▶ **YOUR OBJECTIVE**
The answer must be the full set of records, repeated exactly.

Stored items:
<<<<
// aes_ref_pkg: reference arithmetic for the testbenches, written
// independently of the RTL. GF(2^8) products are shift-and-add,
// inverses come from a search, the S-box from the rotate form of the affine
// map, and the composite-field products use schoolbook multiplication with
// the reduction rules x^2 = x + 1, x^2 = x + {10} and x^2 = x + {1000}.
// The AES model is the straightforward FIPS-197 cipher and inverse cipher.
package aes_ref_pkg;

  function automatic logic [7:0] gmul(logic [7:0] a, logic [7:0] b);
    logic [7:0] r = 0;
    for (int i = 0; i < 8; i++) begin
      if (b[i]) r ^= a;
      a = {a[6:0], 1'b0} ^ (a[7] ? 8'h1b : 8'h00);
    end
    return r;
  endfunction

  function automatic logic [7:0] ginv(logic [7:0] a);
    for (int x = 1; x < 256; x++) if (gmul(a, 8'(x)) == 8'h01) return 8'(x);
    return 8'h00;
  endfunction

  function automatic logic [7:0] rotl8(logic [7:0] a, int n);
    return 8'((a << n) | (a >> (8 - n)));
  endfunction

  function automatic logic [7:0] affine(logic [7:0] b);
    return b ^ rotl8(b, 1) ^ rotl8(b, 2) ^ rotl8(b, 3) ^ rotl8(b, 4) ^ 8'h63;
  endfunction

  function automatic logic [7:0] inv_affine(logic [7:0] s);
    return rotl8(s, 1) ^ rotl8(s, 3) ^ rotl8(s, 6) ^ 8'h05;
  endfunction

  function automatic logic [7:0] sbox(logic [7:0] x);
    return affine(ginv(x));
  endfunction

  function automatic logic [7:0] inv_sbox(logic [7:0] y);
    return ginv(inv_affine(y));
  endfunction

  // GF(2^2): polynomial basis, x^2 = x + 1.
  function automatic logic [1:0] m2(logic [1:0] a, logic [1:0] b);
    logic [2:0] p = 0;
    for (int i = 0; i < 2; i++) if (b[i]) p ^= 3'(a) << i;
    if (p[2]) p ^= 3'b111;
    return p[1:0];
  endfunction

  // GF((2^2)^2): elements aH*y + aL, y^2 = y + {10}.
  function automatic logic [3:0] m4(logic [3:0] a, logic [3:0] b);
    logic [1:0] c2, c1, c0;
    c2 = m2(a[3:2], b[3:2]);
    c1 = m2(a[3:2], b[1:0]) ^ m2(a[1:0], b[3:2]);
    c0 = m2(a[1:0], b[1:0]);
    return {c1 ^ c2, c0 ^ m2(c2, 2'b10)};
  endfunction

  // GF((2^4)^2): elements aH*z + aL, z^2 = z + {1000}.
  function automatic logic [7:0] m8(logic [7:0] a, logic [7:0] b);
    logic [3:0] c2, c1, c0;
    c2 = m4(a[7:4], b[7:4]);
    c1 = m4(a[7:4], b[3:0]) ^ m4(a[3:0], b[7:4]);
    c0 = m4(a[3:0], b[3:0]);
    return {c1 ^ c2, c0 ^ m4(c2, 4'b1000)};
  endfunction

  // ---- AES-128 reference (block byte 0 = bits 127:120) ----
  typedef logic [7:0] st_t [16];

  function automatic st_t to_st(logic [127:0] b);
    st_t s;
    for (int i = 0; i < 16; i++) s[i] = b[127 - 8*i -: 8];
    return s;
  endfunction

  function automatic logic [127:0] from_st(st_t s);
    logic [127:0] b;
    for (int i = 0; i < 16; i++) b[127 - 8*i -: 8] = s[i];
    return b;
  endfunction

  function automatic logic [127:0] ref_shift_rows(logic [127:0] b, bit inv);
    st_t s = to_st(b), o;
    for (int r = 0; r < 4; r++)
      for (int c = 0; c < 4; c++)
        if (!inv) o[r + 4*c] = s[r + 4*((c + r) % 4)];
        else      o[r + 4*((c + r) % 4)] = s[r + 4*c];
    return from_st(o);
  endfunction

  function automatic logic [127:0] ref_mix_columns(logic [127:0] b, bit inv);
    st_t s = to_st(b), o;
    logic [7:0] k [4];
    if (!inv) k = '{8'h02, 8'h03, 8'h01, 8'h01};
    else      k = '{8'h0e, 8'h0b, 8'h0d, 8'h09};
    for (int c = 0; c < 4; c++)
      for (int r = 0; r < 4; r++) begin
        o[r + 4*c] = 0;
        for (int j = 0; j < 4; j++) o[r + 4*c] ^= gmul(k[(j - r + 4) % 4], s[j + 4*c]);
      end
    return from_st(o);
  endfunction

  function automatic logic [127:0] ref_sub_bytes(logic [127:0] b, bit inv);
    st_t s = to_st(b);
    for (int i = 0; i < 16; i++) s[i] = inv ? inv_sbox(s[i]) : sbox(s[i]);
    return from_st(s);
  endfunction

  typedef logic [127:0] rk_t [11];

  function automatic rk_t ref_key_schedule(logic [127:0] key);
    logic [31:0] w [44];
    logic [31:0] t;
    logic [7:0]  rc = 8'h01;
    rk_t rk;
    for (int i = 0; i < 4; i++) w[i] = key[127 - 32*i -: 32];
    for (int i = 4; i < 44; i++) begin
      t = w[i-1];
      if (i % 4 == 0) begin
        t = {t[23:0], t[31:24]};
        t = {sbox(t[31:24]), sbox(t[23:16]), sbox(t[15:8]), sbox(t[7:0])} ^ {rc, 24'h0};
        rc = gmul(rc, 8'h02);
      end
      w[i] = w[i-4] ^ t;
    end
    for (int r = 0; r < 11; r++) rk[r] = {w[4*r], w[4*r+1], w[4*r+2], w[4*r+3]};
    return rk;
  endfunction

  function automatic logic [127:0] ref_encrypt(logic [127:0] key, logic [127:0] pt);
    rk_t rk = ref_key_schedule(key);
    logic [127:0] s = pt ^ rk[0];
    for (int r = 1; r <= 10; r++) begin
      s = ref_shift_rows(ref_sub_bytes(s, 0), 0);
      if (r != 10) s = ref_mix_columns(s, 0);
      s ^= rk[r];
    end
    return s;
  endfunction

  // Straight inverse cipher (not the equivalent form used by the RTL).
  function automatic logic [127:0] ref_decrypt(logic [127:0] key, logic [127:0] ct);
    rk_t rk = ref_key_schedule(key);
    logic [127:0] s = ct ^ rk[10];
    for (int r = 9; r >= 0; r--) begin
      s = ref_sub_bytes(ref_shift_rows(s, 1), 1);
      s ^= rk[r];
      if (r != 0) s = ref_mix_columns(s, 1);
    end
    return s;
  endfunction

endpackage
>>>>
▶ **EXERCISE OUTPUT**
// aes_ref_pkg: reference arithmetic for the testbenches, written
// independently of the RTL. GF(2^8) products are shift-and-add,
// inverses come from a search, the S-box from the rotate form of the affine
// map, and the composite-field products use schoolbook multiplication with
// the reduction rules x^2 = x + 1, x^2 = x + {10} and x^2 = x + {1000}.
// The AES model is the straightforward FIPS-197 cipher and inverse cipher.
package aes_ref_pkg;

  function automatic logic [7:0] gmul(logic [7:0] a, logic [7:0] b);
    logic [7:0] r = 0;
    for (int i = 0; i < 8; i++) begin
      if (b[i]) r ^= a;
      a = {a[6:0], 1'b0} ^ (a[7] ? 8'h1b : 8'h00);
    end
    return r;
  endfunction

  function automatic logic [7:0] ginv(logic [7:0] a);
    for (int x = 1; x < 256; x++) if (gmul(a, 8'(x)) == 8'h01) return 8'(x);
    return 8'h00;
  endfunction

  function automatic logic [7:0] rotl8(logic [7:0] a, int n);
    return 8'((a << n) | (a >> (8 - n)));
  endfunction

  function automatic logic [7:0] affine(logic [7:0] b);
    return b ^ rotl8(b, 1) ^ rotl8(b, 2) ^ rotl8(b, 3) ^ rotl8(b, 4) ^ 8'h63;
  endfunction

  function automatic logic [7:0] inv_affine(logic [7:0] s);
    return rotl8(s, 1) ^ rotl8(s, 3) ^ rotl8(s, 6) ^ 8'h05;
  endfunction

  function automatic logic [7:0] sbox(logic [7:0] x);
    return affine(ginv(x));
  endfunction

  function automatic logic [7:0] inv_sbox(logic [7:0] y);
    return ginv(inv_affine(y));
  endfunction

  // GF(2^2): polynomial basis, x^2 = x + 1.
  function automatic logic [1:0] m2(logic [1:0] a, logic [1:0] b);
    logic [2:0] p = 0;
    for (int i = 0; i < 2; i++) if (b[i]) p ^= 3'(a) << i;
    if (p[2]) p ^= 3'b111;
    return p[1:0];
  endfunction

  // GF((2^2)^2): elements aH*y + aL, y^2 = y + {10}.
  function automatic logic [3:0] m4(logic [3:0] a, logic [3:0] b);
    logic [1:0] c2, c1, c0;
    c2 = m2(a[3:2], b[3:2]);
    c1 = m2(a[3:2], b[1:0]) ^ m2(a[1:0], b[3:2]);
    c0 = m2(a[1:0], b[1:0]);
    return {c1 ^ c2, c0 ^ m2(c2, 2'b10)};
  endfunction

  // GF((2^4)^2): elements aH*z + aL, z^2 = z + {1000}.
  function automatic logic [7:0] m8(logic [7:0] a, logic [7:0] b);
    logic [3:0] c2, c1, c0;
    c2 = m4(a[7:4], b[7:4]);
    c1 = m4(a[7:4], b[3:0]) ^ m4(a[3:0], b[7:4]);
    c0 = m4(a[3:0], b[3:0]);
    return {c1 ^ c2, c0 ^ m4(c2, 4'b1000)};
  endfunction

  // ---- AES-128 reference (block byte 0 = bits 127:120) ----
  typedef logic [7:0] st_t [16];

  function automatic st_t to_st(logic [127:0] b);
    st_t s;
    for (int i = 0; i < 16; i++) s[i] = b[127 - 8*i -: 8];
    return s;
  endfunction

  function automatic logic [127:0] from_st(st_t s);
    logic [127:0] b;
    for (int i = 0; i < 16; i++) b[127 - 8*i -: 8] = s[i];
    return b;
  endfunction

  function automatic logic [127:0] ref_shift_rows(logic [127:0] b, bit inv);
    st_t s = to_st(b), o;
    for (int r = 0; r < 4; r++)
      for (int c = 0; c < 4; c++)
        if (!inv) o[r + 4*c] = s[r + 4*((c + r) % 4)];
        else      o[r + 4*((c + r) % 4)] = s[r + 4*c];
    return from_st(o);
  endfunction

  function automatic logic [127:0] ref_mix_columns(logic [127:0] b, bit inv);
    st_t s = to_st(b), o;
    logic [7:0] k [4];
    if (!inv) k = '{8'h02, 8'h03, 8'h01, 8'h01};
    else      k = '{8'h0e, 8'h0b, 8'h0d, 8'h09};
    for (int c = 0; c < 4; c++)
      for (int r = 0; r < 4; r++) begin
        o[r + 4*c] = 0;
        for (int j = 0; j < 4; j++) o[r + 4*c] ^= gmul(k[(j - r + 4) % 4], s[j + 4*c]);
      end
    return from_st(o);
  endfunction

  function automatic logic [127:0] ref_sub_bytes(logic [127:0] b, bit inv);
    st_t s = to_st(b);
    for (int i = 0; i < 16; i++) s[i] = inv ? inv_sbox(s[i]) : sbox(s[i]);
    return from_st(s);
  endfunction

  typedef logic [127:0] rk_t [11];

  function automatic rk_t ref_key_schedule(logic [127:0] key);
    logic [31:0] w [44];
    logic [31:0] t;
    logic [7:0]  rc = 8'h01;
    rk_t rk;
    for (int i = 0; i < 4; i++) w[i] = key[127 - 32*i -: 32];
    for (int i = 4; i < 44; i++) begin
      t = w[i-1];
      if (i % 4 == 0) begin
        t = {t[23:0], t[31:24]};
        t = {sbox(t[31:24]), sbox(t[23:16]), sbox(t[15:8]), sbox(t[7:0])} ^ {rc, 24'h0};
        rc = gmul(rc, 8'h02);
      end
      w[i] = w[i-4] ^ t;
    end
    for (int r = 0; r < 11; r++) rk[r] = {w[4*r], w[4*r+1], w[4*r+2], w[4*r+3]};
    return rk;
  endfunction

  function automatic logic [127:0] ref_encrypt(logic [127:0] key, logic [127:0] pt);
    rk_t rk = ref_key_schedule(key);
    logic [127:0] s = pt ^ rk[0];
    for (int r = 1; r <= 10; r++) begin
      s = ref_shift_rows(ref_sub_bytes(s, 0), 0);
      if (r != 10) s = ref_mix_columns(s, 0);
      s ^= rk[r];
    end
    return s;
  endfunction

  // Straight inverse cipher (not the equivalent form used by the RTL).
  function automatic logic [127:0] ref_decrypt(logic [127:0] key, logic [127:0] ct);
    rk_t rk = ref_key_schedule(key);
    logic [127:0] s = ct ^ rk[10];
    for (int r = 9; r >= 0; r--) begin
      s = ref_sub_bytes(ref_shift_rows(s, 1), 1);
      s ^= rk[r];
      if (r != 0) s = ref_mix_columns(s, 1);
    end
    return s;
  endfunction

endpackage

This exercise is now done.